> **AIM OF THE TASK**
Repeat the records in full, exactly.

◇ ◇ ◇ ◇

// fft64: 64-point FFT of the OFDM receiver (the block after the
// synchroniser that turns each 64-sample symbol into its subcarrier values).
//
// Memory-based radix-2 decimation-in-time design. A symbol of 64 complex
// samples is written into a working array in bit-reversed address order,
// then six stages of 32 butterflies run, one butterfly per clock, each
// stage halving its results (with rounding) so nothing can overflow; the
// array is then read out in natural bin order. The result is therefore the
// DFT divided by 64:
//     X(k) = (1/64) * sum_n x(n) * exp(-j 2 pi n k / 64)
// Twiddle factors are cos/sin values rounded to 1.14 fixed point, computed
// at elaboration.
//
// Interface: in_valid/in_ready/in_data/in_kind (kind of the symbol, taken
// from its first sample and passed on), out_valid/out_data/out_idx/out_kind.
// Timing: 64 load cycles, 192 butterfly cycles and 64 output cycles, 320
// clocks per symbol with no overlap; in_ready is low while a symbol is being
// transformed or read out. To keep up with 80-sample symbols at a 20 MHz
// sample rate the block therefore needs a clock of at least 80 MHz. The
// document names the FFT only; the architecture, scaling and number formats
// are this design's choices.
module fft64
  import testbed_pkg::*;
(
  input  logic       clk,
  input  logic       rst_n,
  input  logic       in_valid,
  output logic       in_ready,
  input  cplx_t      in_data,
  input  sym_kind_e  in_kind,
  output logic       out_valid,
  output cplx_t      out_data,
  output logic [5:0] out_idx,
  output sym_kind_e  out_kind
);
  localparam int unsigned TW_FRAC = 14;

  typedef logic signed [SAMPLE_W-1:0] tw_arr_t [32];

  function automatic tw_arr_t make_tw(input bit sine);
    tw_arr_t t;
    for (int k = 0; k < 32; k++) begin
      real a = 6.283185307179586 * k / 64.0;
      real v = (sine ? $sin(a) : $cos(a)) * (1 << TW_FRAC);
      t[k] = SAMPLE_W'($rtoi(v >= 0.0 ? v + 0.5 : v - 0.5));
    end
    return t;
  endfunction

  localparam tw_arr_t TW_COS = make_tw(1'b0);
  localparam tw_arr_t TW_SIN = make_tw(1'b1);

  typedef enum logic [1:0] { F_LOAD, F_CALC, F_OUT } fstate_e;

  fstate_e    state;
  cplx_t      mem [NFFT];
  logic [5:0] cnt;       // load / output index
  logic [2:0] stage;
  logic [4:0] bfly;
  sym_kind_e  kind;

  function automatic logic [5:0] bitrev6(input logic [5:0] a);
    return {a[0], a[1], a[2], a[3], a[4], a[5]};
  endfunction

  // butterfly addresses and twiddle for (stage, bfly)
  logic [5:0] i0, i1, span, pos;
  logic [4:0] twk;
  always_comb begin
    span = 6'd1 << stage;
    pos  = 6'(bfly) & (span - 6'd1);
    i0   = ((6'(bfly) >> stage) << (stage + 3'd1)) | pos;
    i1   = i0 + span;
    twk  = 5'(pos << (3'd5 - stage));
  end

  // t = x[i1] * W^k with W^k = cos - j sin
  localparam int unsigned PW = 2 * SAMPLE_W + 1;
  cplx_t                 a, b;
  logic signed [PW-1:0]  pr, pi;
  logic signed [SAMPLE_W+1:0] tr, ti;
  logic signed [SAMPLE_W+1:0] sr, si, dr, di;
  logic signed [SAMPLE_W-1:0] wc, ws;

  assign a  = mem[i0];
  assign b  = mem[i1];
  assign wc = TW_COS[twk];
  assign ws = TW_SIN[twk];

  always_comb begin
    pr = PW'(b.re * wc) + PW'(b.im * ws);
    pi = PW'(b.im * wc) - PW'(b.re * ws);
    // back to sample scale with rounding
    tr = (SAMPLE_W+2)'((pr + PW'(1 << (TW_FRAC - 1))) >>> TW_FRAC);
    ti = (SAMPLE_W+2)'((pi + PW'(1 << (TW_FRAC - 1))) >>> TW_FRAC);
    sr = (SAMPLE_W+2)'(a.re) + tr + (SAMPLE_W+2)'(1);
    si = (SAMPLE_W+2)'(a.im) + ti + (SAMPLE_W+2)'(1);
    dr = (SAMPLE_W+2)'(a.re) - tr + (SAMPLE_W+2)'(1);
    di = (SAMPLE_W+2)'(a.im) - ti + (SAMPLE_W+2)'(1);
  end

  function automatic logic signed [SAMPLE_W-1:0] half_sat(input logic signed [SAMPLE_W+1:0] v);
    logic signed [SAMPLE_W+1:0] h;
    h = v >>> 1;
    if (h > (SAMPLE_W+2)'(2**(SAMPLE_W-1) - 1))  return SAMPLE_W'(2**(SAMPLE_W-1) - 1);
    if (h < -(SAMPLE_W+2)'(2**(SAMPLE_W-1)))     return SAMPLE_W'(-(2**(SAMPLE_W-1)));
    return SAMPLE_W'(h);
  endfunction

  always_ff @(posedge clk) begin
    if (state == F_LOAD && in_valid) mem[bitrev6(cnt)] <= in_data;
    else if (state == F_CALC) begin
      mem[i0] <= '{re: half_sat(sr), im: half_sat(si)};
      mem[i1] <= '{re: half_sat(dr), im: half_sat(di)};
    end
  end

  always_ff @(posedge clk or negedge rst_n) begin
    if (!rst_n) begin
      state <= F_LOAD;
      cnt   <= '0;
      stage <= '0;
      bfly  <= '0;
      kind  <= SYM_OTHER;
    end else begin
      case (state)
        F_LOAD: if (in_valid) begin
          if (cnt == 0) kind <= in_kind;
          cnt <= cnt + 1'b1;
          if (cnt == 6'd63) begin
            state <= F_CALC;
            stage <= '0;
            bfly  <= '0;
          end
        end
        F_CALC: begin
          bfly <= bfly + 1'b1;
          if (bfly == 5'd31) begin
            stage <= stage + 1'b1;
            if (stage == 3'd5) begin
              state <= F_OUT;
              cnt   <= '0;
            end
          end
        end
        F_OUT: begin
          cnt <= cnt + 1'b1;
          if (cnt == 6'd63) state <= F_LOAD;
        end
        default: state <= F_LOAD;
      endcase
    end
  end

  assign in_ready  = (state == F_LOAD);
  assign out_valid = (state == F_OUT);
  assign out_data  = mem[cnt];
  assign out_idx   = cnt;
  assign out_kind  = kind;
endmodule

◇ ◇ ◇ ◇

> **SOLUTION TO THIS TASK**
// fft64: 64-point FFT of the OFDM receiver (the block after the
// synchroniser that turns each 64-sample symbol into its subcarrier values).
//
// Memory-based radix-2 decimation-in-time design. A symbol of 64 complex
// samples is written into a working array in bit-reversed address order,
// then six stages of 32 butterflies run, one butterfly per clock, each
// stage halving its results (with rounding) so nothing can overflow; the
// array is then read out in natural bin order. The result is therefore the
// DFT divided by 64:
//     X(k) = (1/64) * sum_n x(n) * exp(-j 2 pi n k / 64)
// Twiddle factors are cos/sin values rounded to 1.14 fixed point, computed
// at elaboration.
//
// Interface: in_valid/in_ready/in_data/in_kind (kind of the symbol, taken
// from its first sample and passed on), out_valid/out_data/out_idx/out_kind.
// Timing: 64 load cycles, 192 butterfly cycles and 64 output cycles, 320
// clocks per symbol with no overlap; in_ready is low while a symbol is being
// transformed or read out. To keep up with 80-sample symbols at a 20 MHz
// sample rate the block therefore needs a clock of at least 80 MHz. The
// document names the FFT only; the architecture, scaling and number formats
// are this design's choices.
module fft64
  import testbed_pkg::*;
(
  input  logic       clk,
  input  logic       rst_n,
  input  logic       in_valid,
  output logic       in_ready,
  input  cplx_t      in_data,
  input  sym_kind_e  in_kind,
  output logic       out_valid,
  output cplx_t      out_data,
  output logic [5:0] out_idx,
  output sym_kind_e  out_kind
);
  localparam int unsigned TW_FRAC = 14;

  typedef logic signed [SAMPLE_W-1:0] tw_arr_t [32];

  function automatic tw_arr_t make_tw(input bit sine);
    tw_arr_t t;
    for (int k = 0; k < 32; k++) begin
      real a = 6.283185307179586 * k / 64.0;
      real v = (sine ? $sin(a) : $cos(a)) * (1 << TW_FRAC);
      t[k] = SAMPLE_W'($rtoi(v >= 0.0 ? v + 0.5 : v - 0.5));
    end
    return t;
  endfunction

  localparam tw_arr_t TW_COS = make_tw(1'b0);
  localparam tw_arr_t TW_SIN = make_tw(1'b1);

  typedef enum logic [1:0] { F_LOAD, F_CALC, F_OUT } fstate_e;

  fstate_e    state;
  cplx_t      mem [NFFT];
  logic [5:0] cnt;       // load / output index
  logic [2:0] stage;
  logic [4:0] bfly;
  sym_kind_e  kind;

  function automatic logic [5:0] bitrev6(input logic [5:0] a);
    return {a[0], a[1], a[2], a[3], a[4], a[5]};
  endfunction

  // butterfly addresses and twiddle for (stage, bfly)
  logic [5:0] i0, i1, span, pos;
  logic [4:0] twk;
  always_comb begin
    span = 6'd1 << stage;
    pos  = 6'(bfly) & (span - 6'd1);
    i0   = ((6'(bfly) >> stage) << (stage + 3'd1)) | pos;
    i1   = i0 + span;
    twk  = 5'(pos << (3'd5 - stage));
  end

  // t = x[i1] * W^k with W^k = cos - j sin
  localparam int unsigned PW = 2 * SAMPLE_W + 1;
  cplx_t                 a, b;
  logic signed [PW-1:0]  pr, pi;
  logic signed [SAMPLE_W+1:0] tr, ti;
  logic signed [SAMPLE_W+1:0] sr, si, dr, di;
  logic signed [SAMPLE_W-1:0] wc, ws;

  assign a  = mem[i0];
  assign b  = mem[i1];
  assign wc = TW_COS[twk];
  assign ws = TW_SIN[twk];

  always_comb begin
    pr = PW'(b.re * wc) + PW'(b.im * ws);
    pi = PW'(b.im * wc) - PW'(b.re * ws);
    // back to sample scale with rounding
    tr = (SAMPLE_W+2)'((pr + PW'(1 << (TW_FRAC - 1))) >>> TW_FRAC);
    ti = (SAMPLE_W+2)'((pi + PW'(1 << (TW_FRAC - 1))) >>> TW_FRAC);
    sr = (SAMPLE_W+2)'(a.re) + tr + (SAMPLE_W+2)'(1);
    si = (SAMPLE_W+2)'(a.im) + ti + (SAMPLE_W+2)'(1);
    dr = (SAMPLE_W+2)'(a.re) - tr + (SAMPLE_W+2)'(1);
    di = (SAMPLE_W+2)'(a.im) - ti + (SAMPLE_W+2)'(1);
  end

  function automatic logic signed [SAMPLE_W-1:0] half_sat(input logic signed [SAMPLE_W+1:0] v);
    logic signed [SAMPLE_W+1:0] h;
    h = v >>> 1;
    if (h > (SAMPLE_W+2)'(2**(SAMPLE_W-1) - 1))  return SAMPLE_W'(2**(SAMPLE_W-1) - 1);
    if (h < -(SAMPLE_W+2)'(2**(SAMPLE_W-1)))     return SAMPLE_W'(-(2**(SAMPLE_W-1)));
    return SAMPLE_W'(h);
  endfunction

  always_ff @(posedge clk) begin
    if (state == F_LOAD && in_valid) mem[bitrev6(cnt)] <= in_data;
    else if (state == F_CALC) begin
      mem[i0] <= '{re: half_sat(sr), im: half_sat(si)};
      mem[i1] <= '{re: half_sat(dr), im: half_sat(di)};
    end
  end

  always_ff @(posedge clk or negedge rst_n) begin
    if (!rst_n) begin
      state <= F_LOAD;
      cnt   <= '0;
      stage <= '0;
      bfly  <= '0;
      kind  <= SYM_OTHER;
    end else begin
      case (state)
        F_LOAD: if (in_valid) begin
          if (cnt == 0) kind <= in_kind;
          cnt <= cnt + 1'b1;
          if (cnt == 6'd63) begin
            state <= F_CALC;
            stage <= '0;
            bfly  <= '0;
          end
        end
        F_CALC: begin
          bfly <= bfly + 1'b1;
          if (bfly == 5'd31) begin
            stage <= stage + 1'b1;
            if (stage == 3'd5) begin
              state <= F_OUT;
              cnt   <= '0;
            end
          end
        end
        F_OUT: begin
          cnt <= cnt + 1'b1;
          if (cnt == 6'd63) state <= F_LOAD;
        end
        default: state <= F_LOAD;
      endcase
    end
  end

  assign in_ready  = (state == F_LOAD);
  assign out_valid = (state == F_OUT);
  assign out_data  = mem[cnt];
  assign out_idx   = cnt;
  assign out_kind  = kind;
endmodule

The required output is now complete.